- [Problem to work on]:
Which lines of the data hold the word "published"? Copy all of them.

[Collected data entries]
++++++++++

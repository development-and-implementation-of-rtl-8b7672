// conv_encoder_tb: self-checking test of conv_encoder.
//
// First the published trellis example: input 1 0 1 0 from state 000000
// must give code words 111 101 000 011 and the state sequence
// 000000 -> 100000 -> 010000 -> 101000 -> 010100. Then random frames, with
// gaps in valid_in, are checked against the encoder equations
//   y1 = x(n)+x(n-1)+x(n-2)+x(n-3)+x(n-6)
//   y2 = x(n)+x(n-2)+x(n-3)+x(n-5)+x(n-6)
//   y3 = x(n)+x(n-1)+x(n-2)+x(n-4)+x(n-6)   (mod 2)
// evaluated on a bit history that restarts at zero every frame. The code
// word must appear exactly one clock after its bit.
module conv_encoder_tb;
  import conv_pkg::*;

  localparam int FL = 4;
  logic clk = 0, reset = 0, input_data = 0, valid_in = 0;
  codeword_t enc;
  logic vout;
  state_t cur_s, nxt_s;
  int checks = 0, failures = 0;

  conv_encoder #(.FRAME_LEN(FL)) dut (
    .clk, .reset, .input_data, .valid_in,
    .encoder_output(enc), .valid_out(vout), .current_state(cur_s), .next_state(nxt_s));

  always #5 clk = ~clk;

  initial begin
    repeat (20000) @(posedge clk);
    failures++;
    $display("watchdog expired");
    $display("TB_RESULT checks=%0d failures=%0d", checks, failures);
    $finish;
  end

  task automatic check(input bit cond, input string what);
    checks++;
    if (!cond) begin
      failures++;
      $display("FAIL: %s", what);
    end
  endtask

  // Drive one bit, then check the registered result on the next clock.
  logic [6:0] hist;  // hist[0] = x(n), hist[k] = x(n-k)
  int pos;
  task automatic send(input logic b, input codeword_t exp_cw,
                      input state_t exp_cur, input state_t exp_nxt, input bit chk_state);
    input_data <= b;
    valid_in   <= 1'b1;
    @(posedge clk);
    valid_in   <= 1'b0;
    #1;
    check(vout == 1'b1, "valid_out one clock after valid_in");
    check(enc == exp_cw, $sformatf("code word %b expected %b", enc, exp_cw));
    if (chk_state) begin
      check(cur_s == exp_cur, $sformatf("current_state %b expected %b", cur_s, exp_cur));
      check(nxt_s == exp_nxt, $sformatf("next_state %b expected %b", nxt_s, exp_nxt));
    end
  endtask

  function automatic codeword_t ref_cw(input logic [6:0] h);
    return {h[0]^h[1]^h[2]^h[3]^h[6], h[0]^h[2]^h[3]^h[5]^h[6], h[0]^h[1]^h[2]^h[4]^h[6]};
  endfunction

  initial begin
    repeat (3) @(posedge clk);
    #1 check(vout == 1'b0, "no output during reset");
    reset <= 1'b1;
    @(posedge clk);
    // published example
    send(1'b1, 3'b111, 6'b000000, 6'b100000, 1);
    send(1'b0, 3'b101, 6'b100000, 6'b010000, 1);
    send(1'b1, 3'b000, 6'b010000, 6'b101000, 1);
    send(1'b0, 3'b011, 6'b101000, 6'b010100, 1);
    // random frames with gaps
    for (int f = 0; f < 200; f++) begin
      hist = '0;
      for (pos = 0; pos < FL; pos++) begin
        logic b;
        b = 1'($urandom);
        hist = {hist[5:0], b};
        send(b, ref_cw(hist), '0, '0, 0);
        if ($urandom_range(3) == 0) @(posedge clk);
      end
    end
    // reset in mid-frame clears the register
    send(1'b1, 3'b111, 6'b000000, 6'b100000, 1);
    reset <= 1'b0;
    @(posedge clk);
    reset <= 1'b1;
    send(1'b1, 3'b111, 6'b000000, 6'b100000, 1);
    $display("TB_RESULT checks=%0d failures=%0d", checks, failures);
    $finish;
  end
endmodule
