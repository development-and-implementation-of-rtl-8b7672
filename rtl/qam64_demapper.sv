// qam64_demapper: hard-decision 64-QAM de-mapper, the inverse of
// qam64_mapper.
//
// The received real and imaginary parts (data_in = {I, Q}, two's complement
// with FRAC fraction bits) are each sliced to the nearest odd level
// -7 .. +7: the decision thresholds sit at 0, +-2, +-4 and +-6, and values
// beyond +-8 saturate to the outer level. The level index gives the bits
// back with the mapper's labelling: b[5:3] = (I_level + 7)/2 and
// b[2:0] = (7 - Q_level)/2. One clock of latency; reset is active low and
// synchronous. Only hard decisions are produced, since the decoder is a
// hard-decision decoder. The slicer is this design's own construction; the
// published material gives only the de-mapper's function.
module qam64_demapper #(
  parameter int unsigned IQ_W = 16,
  parameter int unsigned FRAC = 8
) (
  input  logic              clk,
  input  logic              reset,     // active low
  input  logic [2*IQ_W-1:0] data_in,   // {I, Q}
  input  logic              valid_in,
  output logic [5:0]        bits_out,
  output logic              valid_out
);

  // Level index 0..7 of the odd level nearest to v: floor((v + 8) / 2),
  // clamped. Dropping FRAC+1 low bits of (v + 8*2**FRAC) does the floor.
  function automatic logic [2:0] slice(input logic signed [IQ_W-1:0] v);
    logic signed [IQ_W+1:0] shifted;
    logic signed [IQ_W+1:0] idx;
    shifted = (IQ_W+2)'(v) + ((IQ_W+2)'(8) <<< FRAC);
    idx     = shifted >>> (FRAC + 1);
    if (idx < 0)      return 3'd0;
    else if (idx > 7) return 3'd7;
    else              return idx[2:0];
  endfunction

  always_ff @(posedge clk) begin
    if (!reset) begin
      bits_out  <= '0;
      valid_out <= 1'b0;
    end else begin
      valid_out <= valid_in;
      if (valid_in)
        bits_out <= {slice(data_in[2*IQ_W-1:IQ_W]), ~slice(data_in[IQ_W-1:0])};
    end
  end

endmodule
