// qam64_demapper_tb: self-checking test of qam64_demapper.
//
// Every one of the 64 constellation points, written directly as fixed-point
// numbers (level * 256), is sent with random noise of less than one level
// on each axis; the demapper must return the point's label (b[5:3] counts the
// in-phase level from -7 upward, b[2:0] the quadrature level from +7
// downward). Values beyond the outer levels, and exactly on a threshold
// (ties go to the upper level), are checked too, as is the one-clock
// latency.
module qam64_demapper_tb;
  logic clk = 0, reset = 0, valid_in = 0;
  logic [31:0] data_in = '0;
  logic [5:0] bits;
  logic vout;
  int checks = 0, failures = 0;

  qam64_demapper #(.IQ_W(16), .FRAC(8)) dut (
    .clk, .reset, .data_in, .valid_in, .bits_out(bits), .valid_out(vout));

  always #5 clk = ~clk;

  initial begin
    repeat (50000) @(posedge clk);
    failures++;
    $display("watchdog expired");
    $display("TB_RESULT checks=%0d failures=%0d", checks, failures);
    $finish;
  end

  task automatic check(input bit cond, input string what);
    checks++;
    if (!cond) begin failures++; $display("FAIL: %s", what); end
  endtask

  task automatic demap_and_check(input int i_val, input int q_val, input logic [5:0] exp);
    data_in  <= {16'(i_val), 16'(q_val)};
    valid_in <= 1'b1;
    @(posedge clk);
    valid_in <= 1'b0;
    #1;
    check(vout, "valid_out one clock after valid_in");
    check(bits == exp, $sformatf("(%0d, %0d) gave %b, expected %b", i_val, q_val, bits, exp));
  endtask

  int i_levels[8] = '{-7, -5, -3, -1, 1, 3, 5, 7};
  int q_levels[8] = '{7, 5, 3, 1, -1, -3, -5, -7};

  initial begin
    repeat (3) @(posedge clk);
    reset <= 1'b1;
    @(posedge clk);
    for (int rep = 0; rep < 20; rep++)
      for (int b = 0; b < 64; b++) begin
        int ni, nq;
        ni = $urandom_range(510) - 255;   // |noise| < one level (256)
        nq = $urandom_range(510) - 255;
        demap_and_check(i_levels[b / 8] * 256 + ni, q_levels[b % 8] * 256 + nq, 6'(b));
      end
    demap_and_check(-30 * 256, 30 * 256, 6'b000000);   // far outside
    demap_and_check(20 * 256, -20 * 256, 6'b111111);
    demap_and_check(0, 0, 6'b100011);                  // on both zero thresholds
    demap_and_check(-2 * 256, 2 * 256, 6'b011010);     // ties go up
    demap_and_check(-32768, 32767, 6'b000000);         // extremes of the format
    $display("TB_RESULT checks=%0d failures=%0d", checks, failures);
    $finish;
  end
endmodule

++++++++++

- [Answer box]:
// First the published trellis example: input 1 0 1 0 from state 000000
    // published example
// published material gives only the de-mapper's function.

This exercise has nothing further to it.